On Carbon, Geophysicist Robin Bell Walks the Walk

The world’s leading earth scientist is not allowing collective inaction to absolve her of personal responsibility.

By
Peter Francis Deneen
March 07, 2019
robin bell in front of a whiteboard
Robin Bell leads the AGU the same way she lives her personal life: by example. Photo: Lamont-Doherty Earth Observatory

Robin Bell is a renowned geophysicist, the natural science which concerns itself with the physical processes and properties of the Earth. She has accumulated many accolades for her discoveries in Antarctica and Greenland, which include sub-glacial lakes, rivers that flow uphill, and a volcano beneath the West Antarctic ice sheet.

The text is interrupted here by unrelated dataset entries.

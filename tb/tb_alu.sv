// tb_alu: checks every ALU function against values computed here by other
// means (bit loops for shifts, sign-bit logic for the comparisons), on corner
// operands and on random ones.
module tb_alu;
  import rv32_pkg::*;

  logic [31:0] a, b, y;
  alu_sel_e    sel;
  int checks = 0, failures = 0;

  alu dut (.a, .b, .alu_sel(sel), .y);

  initial begin
    #100000;
    failures++;
    $display("TB_RESULT checks=%0d failures=%0d", checks, failures);
    $finish;
  end

  function automatic logic [31:0] expect_y(alu_sel_e s, logic [31:0] a_, logic [31:0] b_);
    logic [31:0] r;
    int sh;
    logic lt;
    sh = int'(b_[4:0]);
    case (s)
      ALU_ADD:  r = a_ + b_;
      ALU_SUB:  r = a_ + ~b_ + 1;
      ALU_SLL:  begin r = 0; for (int i = 0; i < 32; i++) if (i >= sh) r[i] = a_[i-sh]; end
      ALU_SRL:  begin r = 0; for (int i = 0; i < 32; i++) if (i + sh < 32) r[i] = a_[i+sh]; end
      ALU_SRA:  begin r = 0; for (int i = 0; i < 32; i++) r[i] = (i + sh < 32) ? a_[i+sh] : a_[31]; end
      ALU_SLT:  begin
        lt = (a_[31] != b_[31]) ? a_[31] : (a_[30:0] < b_[30:0]);
        r = {31'd0, lt};
      end
      ALU_SLTU: r = {31'd0, ({1'b0, a_} - {1'b0, b_}) >> 32 != 0};
      ALU_XOR:  r = (a_ | b_) & ~(a_ & b_);
      ALU_OR:   r = ~(~a_ & ~b_);
      ALU_AND:  r = ~(~a_ | ~b_);
      default:  r = 'x;
    endcase
    return r;
  endfunction

  logic [31:0] corner [6] = '{32'h0, 32'h1, 32'hffff_ffff, 32'h8000_0000, 32'h7fff_ffff, 32'h0000_001f};

  initial begin
    for (int s = 0; s < 10; s++) begin
      for (int i = 0; i < 6; i++)
        for (int j = 0; j < 6; j++) begin
          sel = alu_sel_e'(s); a = corner[i]; b = corner[j];
          #1;
          checks++;
          if (y !== expect_y(sel, a, b)) begin
            failures++;
            $display("FAIL sel=%0d a=%h b=%h y=%h", s, a, b, y);
          end
        end
      for (int n = 0; n < 2000; n++) begin
        sel = alu_sel_e'(s); a = $urandom; b = $urandom;
        if (n % 3 == 0) b = {$urandom_range(0,1) ? a[31:5] : 27'($urandom), 5'($urandom)};
        #1;
        checks++;
        if (y !== expect_y(sel, a, b)) begin
          failures++;
          if (failures < 10) $display("FAIL sel=%0d a=%h b=%h y=%h", s, a, b, y);
        end
      end
    end
    $display("TB_RESULT checks=%0d failures=%0d", checks, failures);
    $finish;
  end
endmodule
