// controller: the control logic of the single-cycle datapath. It decodes the
// fetched instruction into ImmSel, RegWEn, BSel, ALUSel, MemRW and WBSel.
//
//   R-type (OP)      RegWEn=1 BSel=0 ALUSel from funct3/funct7 WBSel=ALU
//   I-type (OP-IMM)  RegWEn=1 BSel=1 ImmSel=I ALUSel from funct3 (and
//                    inst[30] for SRAI) WBSel=ALU
//   loads            RegWEn=1 BSel=1 ImmSel=I ALUSel=Add MemRW=Read WBSel=Mem
//   stores           RegWEn=0 BSel=1 ImmSel=S ALUSel=Add MemRW=Write
//
// inst[30] chooses between ADD and SUB and between SRL and SRA. These settings
// follow the classic single-cycle datapath. Every other opcode (branches, jumps, LUI,
// AUIPC, FENCE, SYSTEM) has no path in this datapath: it writes nothing,
// raises `unsupported` and the machine simply moves on to PC+4. Treating
// them as no-ops is this design's choice. Purely combinational.
module controller
  import rv32_pkg::*;
(
  input  logic [31:0] inst,
  output ctrl_t       ctrl
);

  logic [6:0] opcode;
  logic [2:0] funct3;
  logic       alt;       // inst[30]

  assign opcode = inst[6:0];
  assign funct3 = inst[14:12];
  assign alt    = inst[30];

  function automatic alu_sel_e arith_sel(logic [2:0] f3, logic sub_sra, logic is_reg);
    unique case (f3)
      F3_ADD:  return (is_reg && sub_sra) ? ALU_SUB : ALU_ADD;
      F3_SLL:  return ALU_SLL;
      F3_SLT:  return ALU_SLT;
      F3_SLTU: return ALU_SLTU;
      F3_XOR:  return ALU_XOR;
      F3_SR:   return sub_sra ? ALU_SRA : ALU_SRL;
      F3_OR:   return ALU_OR;
      default: return ALU_AND;
    endcase
  endfunction

  always_comb begin
    ctrl             = '0;
    ctrl.imm_sel     = IMM_I;
    ctrl.alu_sel     = ALU_ADD;
    ctrl.mem_rw      = MEM_READ;
    ctrl.wb_sel      = WB_ALU;
    ctrl.mem_funct3  = funct3;
    unique case (opcode)
      OP_REG: begin
        ctrl.reg_wen = 1'b1;
        ctrl.b_sel   = 1'b0;
        ctrl.alu_sel = arith_sel(funct3, alt, 1'b1);
      end
      OP_IMM: begin
        ctrl.reg_wen = 1'b1;
        ctrl.b_sel   = 1'b1;
        ctrl.imm_sel = IMM_I;
        ctrl.alu_sel = arith_sel(funct3, alt, 1'b0);
      end
      OP_LOAD: begin
        ctrl.reg_wen = 1'b1;
        ctrl.b_sel   = 1'b1;
        ctrl.imm_sel = IMM_I;
        ctrl.wb_sel  = WB_MEM;
      end
      OP_STORE: begin
        ctrl.b_sel   = 1'b1;
        ctrl.imm_sel = IMM_S;
        ctrl.mem_rw  = MEM_WRITE;
      end
      default: begin
        ctrl.unsupported = 1'b1;
      end
    endcase
  end

endmodule
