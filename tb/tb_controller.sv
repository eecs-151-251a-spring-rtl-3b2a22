// tb_controller: decodes random instructions of every class and compares the
// control word with the classic single-cycle datapath settings, written out here
// as a table: R-type, I-type arithmetic, loads, stores and the opcodes that
// the datapath does not carry.
module tb_controller;
  import rv32_pkg::*;
  logic [31:0] inst;
  ctrl_t       c;
  int checks = 0, failures = 0;

  controller dut (.inst, .ctrl(c));

  initial begin
    #100000;
    failures++;
    $display("TB_RESULT checks=%0d failures=%0d", checks, failures);
    $finish;
  end

  // ALU function named by {inst[30], funct3} for R-type.
  function automatic alu_sel_e r_alu(logic [3:0] k);
    case (k)
      4'b0000: return ALU_ADD;  4'b1000: return ALU_SUB;
      4'b0001: return ALU_SLL;  4'b0010: return ALU_SLT;
      4'b0011: return ALU_SLTU; 4'b0100: return ALU_XOR;
      4'b0101: return ALU_SRL;  4'b1101: return ALU_SRA;
      4'b0110: return ALU_OR;   4'b0111: return ALU_AND;
      default: return ALU_ADD;
    endcase
  endfunction

  task automatic chk(ctrl_t e, string what);
    #1;
    checks++;
    if (c !== e) begin
      failures++;
      if (failures < 10) $display("FAIL %s inst=%h got=%h exp=%h", what, inst, c, e);
    end
  endtask

  initial begin
    for (int n = 0; n < 4000; n++) begin
      ctrl_t e;
      logic [2:0] f3;
      inst = $urandom;
      f3 = inst[14:12];
      e = '{imm_sel: IMM_I, reg_wen: 0, b_sel: 0, alu_sel: ALU_ADD, mem_rw: MEM_READ,
            wb_sel: WB_ALU, mem_funct3: f3, unsupported: 1};
      case (n % 5)
        0: begin   // R-type, legal funct7 only
          inst[6:0] = 7'b0110011;
          inst[31:25] = (f3 == 0 || f3 == 5) && inst[30] ? 7'b0100000 : 7'b0;
          e.reg_wen = 1; e.b_sel = 0; e.unsupported = 0;
          e.alu_sel = r_alu({inst[30], f3});
        end
        1: begin   // I-type arithmetic
          inst[6:0] = 7'b0010011;
          if (f3 == 1) inst[31:25] = 0;
          if (f3 == 5) inst[31:25] = inst[30] ? 7'b0100000 : 7'b0;
          e.reg_wen = 1; e.b_sel = 1; e.imm_sel = IMM_I; e.unsupported = 0;
          e.alu_sel = (f3 == 0) ? ALU_ADD : r_alu({f3 == 5 && inst[30], f3});
        end
        2: begin   // loads
          inst[6:0] = 7'b0000011;
          e.reg_wen = 1; e.b_sel = 1; e.imm_sel = IMM_I; e.alu_sel = ALU_ADD;
          e.mem_rw = MEM_READ; e.wb_sel = WB_MEM; e.unsupported = 0;
        end
        3: begin   // stores
          inst[6:0] = 7'b0100011;
          e.reg_wen = 0; e.b_sel = 1; e.imm_sel = IMM_S; e.alu_sel = ALU_ADD;
          e.mem_rw = MEM_WRITE; e.unsupported = 0;
        end
        default: begin
          logic [6:0] ops [7] = '{7'b0110111, 7'b0010111, 7'b1101111, 7'b1100111,
                                  7'b1100011, 7'b0001111, 7'b1110011};
          inst[6:0] = ops[n % 7];
        end
      endcase
      // don't-care fields in the expected word follow the RTL's defaults
      chk(e, "decode");
    end
    $display("TB_RESULT checks=%0d failures=%0d", checks, failures);
    $finish;
  end
endmodule
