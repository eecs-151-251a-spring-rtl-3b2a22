// dmem: data memory, DEPTH 32-bit words, byte addressed, little-endian.
//
// Read is asynchronous: the word at addr[AW+1:2] appears on rdata in the same
// cycle. Write is synchronous: on the rising edge, every byte lane whose bit
// of be is set takes the matching byte of wdata, provided we (MemRW = Write)
// is high. Address bits above the memory's size wrap around. The contents are
// not reset. DEPTH is this design's choice.
module dmem #(
  parameter int unsigned DEPTH = 1024,
  localparam int unsigned AW   = $clog2(DEPTH)
) (
  input  logic        clk,
  input  logic [31:0] addr,
  output logic [31:0] rdata,
  input  logic        we,
  input  logic [3:0]  be,
  input  logic [31:0] wdata
);

  logic [31:0] mem [DEPTH];
  logic [AW-1:0] idx;

  assign idx = addr[AW+1:2];

  always_ff @(posedge clk) begin
    if (we) begin
      for (int i = 0; i < 4; i++)
        if (be[i]) mem[idx][8*i +: 8] <= wdata[8*i +: 8];
    end
  end

  assign rdata = mem[idx];

endmodule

Bell is a research professor at Columbia’s Lamont-Doherty Earth Institute and the current president of the American Geophsyical Union. As the president of the world’s largest organization of earth and space scientists—the AGU includes 62,000 scientists from 144 countries—she is the de facto top earth scientist in the world. The sensitive polar regions Bell studies are warming quickly, a symptom of climate change wrought by emissions from mankind’s activities. She is acutely aware of her personal contributions to the problem: her fuel-intensive polar research and a demanding travel schedule.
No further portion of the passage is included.